OK, now I’m feeling bad about an idea I let slide awhile back.
Corey Hutchins of the Free Times brings this to my attention:
Current and former Columbia Free Timeswriters are teaming up to produce a black-and-white graphic novel on the bizarre rise and fall of South Carolina’s Alvin Greene.
Last year the unemployed Greene unexpectedly won the South Carolina Democratic Primary for the U.S. Senate, giving him the chance to face off against — and eventually lose to — incumbent Tea Partier Jim DeMint. Greene’s primary victory came despite the fact that he didn’t campaign, didn’t have a website, and was virtually unknown to the voting public.
“What happened in the summer of 2010 was the strangest American political story in modern times,” says Free Times staff writer Corey Hutchins, who gained national attention by exposing Greene. “It’s no wonder that it came out of South Carolina, the state that James Petigru famously called ‘too small for a republic and too large for an insane asylum’ more than 100 years ago.”
Hutchins is teaming up with former Free Times staff writer David Axe and artist Ryan Alexander-Tanner to serialize the comic online beginning in early 2012, following with a print edition in the spring.
In order to secure funding for the project, they’re using the crowd-funding site Kickstarter to attract backers. As of this writing, the team is halfway towards reaching their goal of $1,000.
That’s pretty cool. Cool enough that it make me feel bad I never followed through on my own idea.
You know, I wanted to do a graphic novel about Mark Sanford back in 2009. I even had a couple of exchanges with someone with publishing contacts in New York. But when I didn’t find an artist who was interested right away (I felt like it had to be done immediately for readers to be interested), I dropped it. I was really busy job-hunting and stuff at the time. The images were key, and while I could have written the whole thing without them, I think it would have been an inspiration to see some sketches as I went along.
I had this one really vivid image in my mind as I tried to picture the visual style of the book. It was NOT of Mark Sanford, actually. It was black-and-white. It would have been an extreme closeup, taking about half a page, of Jake Knotts as he began the process of spreading the report that Sanford was missing, in his big bid to bring down his nemesis…
The image was inspired by images of The Kingpin in Spiderman (see this or this or this or this) … Only darker…
Anyway… I actually wrote a sort of treatment for my New York contact. I was really riffing on it at the time. I wanted it all to be told by a seedy, self-hating ex-journalist narrator, sort of based on Jack Burden from All the King’s Men. The narrator would be all conflicted and guilt-ridden, because he felt responsible for having created the central character. This would give his narration a certain bitterly ironic tone. (This character would of course in no way be based on any living former editors who maybe sorta kinda endorsed Mark Sanford in 2002.)

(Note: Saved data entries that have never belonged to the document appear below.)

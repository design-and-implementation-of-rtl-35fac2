// crypto_ctrl: the central control unit of the processor, holding the
// sender FSM and the receiver FSM.
//
// Sender   : IDLE -> START_RSA -> WAIT_RSA -> START_SHA -> WAIT_SHA ->
//            START_SIGN -> WAIT_SIGN -> DONE -> IDLE
// Receiver : IDLE_R -> START_RSA_DECRYPT -> WAIT_RSA_DECRYPT -> START_SHA_R
//            -> WAIT_SHA_R -> START_VERIFY -> WAIT_VERIFY -> DONE_R -> IDLE_R
// Each START_* state issues a one-cycle start pulse to its engine; the
// matching WAIT_* state holds until that engine's done pulse. The two FSMs
// are independent, so a sending and a receiving run may overlap.
//
// Interface: start_s / start_r are sampled in IDLE / IDLE_R (a pulse is
// enough). done_s / done_r rise when DONE / DONE_R is reached and stay high
// until the next start of that FSM. busy_s / busy_r are high outside the
// idle states.
// Timing: each FSM adds 2 cycles per engine plus 1 for DONE on top of the
// engines' own latencies.
//
// The state names and their order are the document's. The document lists
// the states as sequences; that each START_* state lasts one cycle, that
// each WAIT_* state waits for a done pulse and that done stays high after
// the run are this design's choices.
module crypto_ctrl
  import crypto_pkg::*;
(
  input  logic clk,
  input  logic rst,
  // sender side
  input  logic start_s,
  input  logic rsa_enc_done,
  input  logic sha_s_done,
  input  logic sign_done,
  output logic rsa_enc_start,
  output logic sha_s_start,
  output logic sign_start,
  output logic busy_s,
  output logic done_s,
  output sender_state_t state_s,
  // receiver side
  input  logic start_r,
  input  logic rsa_dec_done,
  input  logic sha_r_done,
  input  logic verify_done,
  output logic rsa_dec_start,
  output logic sha_r_start,
  output logic verify_start,
  output logic busy_r,
  output logic done_r,
  output receiver_state_t state_r
);

  // ---------------- sender FSM ----------------
  sender_state_t nxt_s;

  always_comb begin
    nxt_s = state_s;
    unique case (state_s)
      IDLE:       if (start_s)      nxt_s = START_RSA;
      START_RSA:                    nxt_s = WAIT_RSA;
      WAIT_RSA:   if (rsa_enc_done) nxt_s = START_SHA;
      START_SHA:                    nxt_s = WAIT_SHA;
      WAIT_SHA:   if (sha_s_done)   nxt_s = START_SIGN;
      START_SIGN:                   nxt_s = WAIT_SIGN;
      WAIT_SIGN:  if (sign_done)    nxt_s = DONE;
      DONE:                         nxt_s = IDLE;
      default:                      nxt_s = IDLE;
    endcase
  end

  assign rsa_enc_start = (state_s == START_RSA);
  assign sha_s_start   = (state_s == START_SHA);
  assign sign_start    = (state_s == START_SIGN);
  assign busy_s        = (state_s != IDLE);

  always_ff @(posedge clk) begin
    if (rst) begin
      state_s <= IDLE;
      done_s  <= 1'b0;
    end else begin
      state_s <= nxt_s;
      if (state_s == IDLE && start_s) done_s <= 1'b0;
      else if (state_s == DONE)       done_s <= 1'b1;
    end
  end

  // ---------------- receiver FSM ----------------
  receiver_state_t nxt_r;

  always_comb begin
    nxt_r = state_r;
    unique case (state_r)
      IDLE_R:            if (start_r)      nxt_r = START_RSA_DECRYPT;
      START_RSA_DECRYPT:                   nxt_r = WAIT_RSA_DECRYPT;
      WAIT_RSA_DECRYPT:  if (rsa_dec_done) nxt_r = START_SHA_R;
      START_SHA_R:                         nxt_r = WAIT_SHA_R;
      WAIT_SHA_R:        if (sha_r_done)   nxt_r = START_VERIFY;
      START_VERIFY:                        nxt_r = WAIT_VERIFY;
      WAIT_VERIFY:       if (verify_done)  nxt_r = DONE_R;
      DONE_R:                              nxt_r = IDLE_R;
      default:                             nxt_r = IDLE_R;
    endcase
  end

  assign rsa_dec_start = (state_r == START_RSA_DECRYPT);
  assign sha_r_start   = (state_r == START_SHA_R);
  assign verify_start  = (state_r == START_VERIFY);
  assign busy_r        = (state_r != IDLE_R);

  always_ff @(posedge clk) begin
    if (rst) begin
      state_r <= IDLE_R;
      done_r  <= 1'b0;
    end else begin
      state_r <= nxt_r;
      if (state_r == IDLE_R && start_r) done_r <= 1'b0;
      else if (state_r == DONE_R)       done_r <= 1'b1;
    end
  end

  // a WAIT state must not see a done from an engine it has not started
  property p_wait_rsa;  @(posedge clk) disable iff (rst) rsa_enc_done |-> state_s == WAIT_RSA;  endproperty
  property p_wait_sign; @(posedge clk) disable iff (rst) sign_done    |-> state_s == WAIT_SIGN; endproperty
  property p_wait_ver;  @(posedge clk) disable iff (rst) verify_done  |-> state_r == WAIT_VERIFY; endproperty
  a_wait_rsa:  assert property (p_wait_rsa);
  a_wait_sign: assert property (p_wait_sign);
  a_wait_ver:  assert property (p_wait_ver);

endmodule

It had levels. It had edge. It had irony. Sort of Gatsby meets Robert Penn Warren meets “Citizen Kane” meets, I don’t know, “Fight Club.”

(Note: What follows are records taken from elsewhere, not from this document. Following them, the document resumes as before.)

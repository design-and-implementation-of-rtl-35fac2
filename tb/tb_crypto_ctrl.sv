// tb_crypto_ctrl: checks the sender and receiver control FSMs with simple
// engine responders that answer each start pulse with a done pulse after a
// random delay. For every run it checks that the three engines are started
// exactly once each and in the order RSA, SHA-1, DSA, that no engine is
// started before the previous one has finished, that each FSM walks its
// eight states in the documented order, that done rises at the end, stays
// high, and drops at the next start. Sender and receiver runs overlap.
module tb_crypto_ctrl;
  import crypto_pkg::*;

  logic clk = 0, rst = 1;
  logic start_s = 0, start_r = 0;
  logic rsa_enc_done = 0, sha_s_done = 0, sign_done = 0;
  logic rsa_dec_done = 0, sha_r_done = 0, verify_done = 0;
  logic rsa_enc_start, sha_s_start, sign_start, busy_s, done_s;
  logic rsa_dec_start, sha_r_start, verify_start, busy_r, done_r;
  sender_state_t   state_s;
  receiver_state_t state_r;
  int checks = 0, failures = 0;

  always #5 clk = ~clk;

  crypto_ctrl dut (.*);

  initial begin
    repeat (20000) @(posedge clk);
    failures++;
    $display("watchdog expired");
    $display("TB_RESULT checks=%0d failures=%0d", checks, failures);
    $finish;
  end

  // engine responders: done pulse 1..20 cycles after a start pulse
  task automatic respond(ref logic st, ref logic dn);
    forever begin
      @(posedge clk);
      if (st && !rst) begin
        repeat ($urandom_range(1, 20)) @(posedge clk);
        #1 dn = 1;
        @(posedge clk);
        #1 dn = 0;
      end
    end
  endtask

  initial respond(rsa_enc_start, rsa_enc_done);
  initial respond(sha_s_start,   sha_s_done);
  initial respond(sign_start,    sign_done);
  initial respond(rsa_dec_start, rsa_dec_done);
  initial respond(sha_r_start,   sha_r_done);
  initial respond(verify_start,  verify_done);

  // record the order of engine starts and of states
  int sq_s[$], sq_r[$];
  sender_state_t   hist_s[$];
  receiver_state_t hist_r[$];
  always @(posedge clk) if (!rst) begin
    if (rsa_enc_start) sq_s.push_back(0);
    if (sha_s_start)   sq_s.push_back(1);
    if (sign_start)    sq_s.push_back(2);
    if (rsa_dec_start) sq_r.push_back(0);
    if (sha_r_start)   sq_r.push_back(1);
    if (verify_start)  sq_r.push_back(2);
    if (hist_s.size() == 0 || hist_s[$] != state_s) hist_s.push_back(state_s);
    if (hist_r.size() == 0 || hist_r[$] != state_r) hist_r.push_back(state_r);
  end

  task automatic check_run(input string side, ref int sq[$], input int nstates,
                           input int got_states[$]);
    checks++;
    if (sq.size() != 3 || sq[0] != 0 || sq[1] != 1 || sq[2] != 2) begin
      failures++;
      $display("FAIL %s engine start order %p", side, sq);
    end
    checks++;
    if (got_states.size() != nstates) begin
      failures++; $display("FAIL %s visited %0d states %p", side, got_states.size(), got_states);
    end else
      for (int i = 0; i < nstates; i++)
        if (got_states[i] != (i + 1) % 8) begin
          failures++; $display("FAIL %s state %0d is %0d", side, i, got_states[i]); break;
        end
  endtask

  initial begin
    int hs[$], hr[$];
    repeat (3) @(negedge clk);
    rst = 0;
    for (int run = 0; run < 4; run++) begin
      sq_s.delete(); sq_r.delete(); hist_s.delete(); hist_r.delete();
      @(negedge clk);
      start_s = 1;
      if (run >= 2) start_r = 1;           // runs 2 and 3 start both together
      @(negedge clk);
      start_s = 0; start_r = 0;
      checks++;
      if (done_s) begin failures++; $display("FAIL done_s not cleared by start"); end
      if (run < 2) begin                   // runs 0 and 1 start the receiver late
        repeat ($urandom_range(3, 30)) @(negedge clk);
        start_r = 1; @(negedge clk); start_r = 0;
      end
      while (!(done_s && done_r)) @(negedge clk);
      repeat (5) @(negedge clk);
      checks += 2;
      if (!done_s || !done_r) begin failures++; $display("FAIL done not held"); end
      if (busy_s || busy_r)   begin failures++; $display("FAIL busy after done"); end
      hs.delete(); hr.delete();
      foreach (hist_s[i]) hs.push_back(int'(hist_s[i]));
      foreach (hist_r[i]) hr.push_back(int'(hist_r[i]));
      // the recorded history starts in the state after IDLE and ends in IDLE
      void'(hs.pop_front()); void'(hr.pop_front());
      check_run("sender",   sq_s, 8, hs);
      check_run("receiver", sq_r, 8, hr);
    end
    $display("TB_RESULT checks=%0d failures=%0d", checks, failures);
    $finish;
  end
endmodule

But now I can’t even find the blasted treatment. I think I lost it in that major Outlook meltdown of my e-mail.
But it would have been good.
I’m seeing a Roy Lichtenstein-type series of very tight close-up panels with the email’s juicier texts…
I like your thinking, but darker than Lichtenstein.
Okay, more Benday dots, then!
I was just talking to a friend about how Nikki Haley really needs a Jenny Sanford!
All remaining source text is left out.